• Exercise aim: Transcription of the full listing is required, character for character.

• Information supplied:
// mmin_accumulator: M-min* accumulator of the P = 1 check node processor.
//
// A register takes the input forming output chi; one M-min* operator then
// folds it into the accumulator register, which feeds back to the operator's
// second input. Edge 1 of a node starts a new accumulation (the operator is
// bypassed and chi is loaded as it is), later edges are combined, so the
// accumulator ends with theta0 = M-min* over all magnitudes but the minimum.
// When the final MIN arrives (node_end), the operator output
// theta1 = M-min*(theta0, MIN) is captured in the theta1 register while the
// accumulator value goes to the theta0 register. This follows the processor's
// structure of one operator, one accumulator register and the two theta
// registers; the exact enable scheme is this design's own.
//
// Interface: acc_en (if_acc), acc_first and node_end from the control unit,
// chi from input forming. Timing: theta0/theta1 are valid from the second
// cycle after node_end and hold until the next node's node_end + 1 cycle.
module mmin_accumulator #(
  parameter int unsigned MW      = ldpc_pkg::NM_DEF - 1,
  parameter int unsigned CORR_TH = ldpc_pkg::CORR_TH_DEF
) (
  input  logic          clk,
  input  logic          rst_n,
  input  logic          acc_en,
  input  logic          acc_first,
  input  logic          node_end,
  input  logic [MW-1:0] chi,
  output logic [MW-1:0] theta0,
  output logic [MW-1:0] theta1
);

  logic [MW-1:0] st_q;       // register between input forming and operator
  logic          st_acc_q;
  logic          st_first_q;
  logic          st_fin_q;
  logic [MW-1:0] acc_q;
  logic [MW-1:0] op_y;

  mmin_star #(.MW(MW), .CORR_TH(CORR_TH)) u_op (
    .a(st_q), .b(acc_q), .y(op_y)
  );

  always_ff @(posedge clk or negedge rst_n) begin
    if (!rst_n) begin
      st_q       <= '0;
      st_acc_q   <= 1'b0;
      st_first_q <= 1'b0;
      st_fin_q   <= 1'b0;
      acc_q      <= '0;
      theta0     <= '0;
      theta1     <= '0;
    end else begin
      st_acc_q   <= acc_en;
      st_first_q <= acc_first;
      st_fin_q   <= node_end;
      if (acc_en || node_end) st_q <= chi;
      if (st_acc_q) acc_q <= st_first_q ? st_q : op_y;
      if (st_fin_q) begin
        theta0 <= acc_q;
        theta1 <= op_y;
      end
    end
  end

endmodule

• Result:
// mmin_accumulator: M-min* accumulator of the P = 1 check node processor.
//
// A register takes the input forming output chi; one M-min* operator then
// folds it into the accumulator register, which feeds back to the operator's
// second input. Edge 1 of a node starts a new accumulation (the operator is
// bypassed and chi is loaded as it is), later edges are combined, so the
// accumulator ends with theta0 = M-min* over all magnitudes but the minimum.
// When the final MIN arrives (node_end), the operator output
// theta1 = M-min*(theta0, MIN) is captured in the theta1 register while the
// accumulator value goes to the theta0 register. This follows the processor's
// structure of one operator, one accumulator register and the two theta
// registers; the exact enable scheme is this design's own.
//
// Interface: acc_en (if_acc), acc_first and node_end from the control unit,
// chi from input forming. Timing: theta0/theta1 are valid from the second
// cycle after node_end and hold until the next node's node_end + 1 cycle.
module mmin_accumulator #(
  parameter int unsigned MW      = ldpc_pkg::NM_DEF - 1,
  parameter int unsigned CORR_TH = ldpc_pkg::CORR_TH_DEF
) (
  input  logic          clk,
  input  logic          rst_n,
  input  logic          acc_en,
  input  logic          acc_first,
  input  logic          node_end,
  input  logic [MW-1:0] chi,
  output logic [MW-1:0] theta0,
  output logic [MW-1:0] theta1
);

  logic [MW-1:0] st_q;       // register between input forming and operator
  logic          st_acc_q;
  logic          st_first_q;
  logic          st_fin_q;
  logic [MW-1:0] acc_q;
  logic [MW-1:0] op_y;

  mmin_star #(.MW(MW), .CORR_TH(CORR_TH)) u_op (
    .a(st_q), .b(acc_q), .y(op_y)
  );

  always_ff @(posedge clk or negedge rst_n) begin
    if (!rst_n) begin
      st_q       <= '0;
      st_acc_q   <= 1'b0;
      st_first_q <= 1'b0;
      st_fin_q   <= 1'b0;
      acc_q      <= '0;
      theta0     <= '0;
      theta1     <= '0;
    end else begin
      st_acc_q   <= acc_en;
      st_first_q <= acc_first;
      st_fin_q   <= node_end;
      if (acc_en || node_end) st_q <= chi;
      if (st_acc_q) acc_q <= st_first_q ? st_q : op_y;
      if (st_fin_q) begin
        theta0 <= acc_q;
        theta1 <= op_y;
      end
    end
  end

endmodule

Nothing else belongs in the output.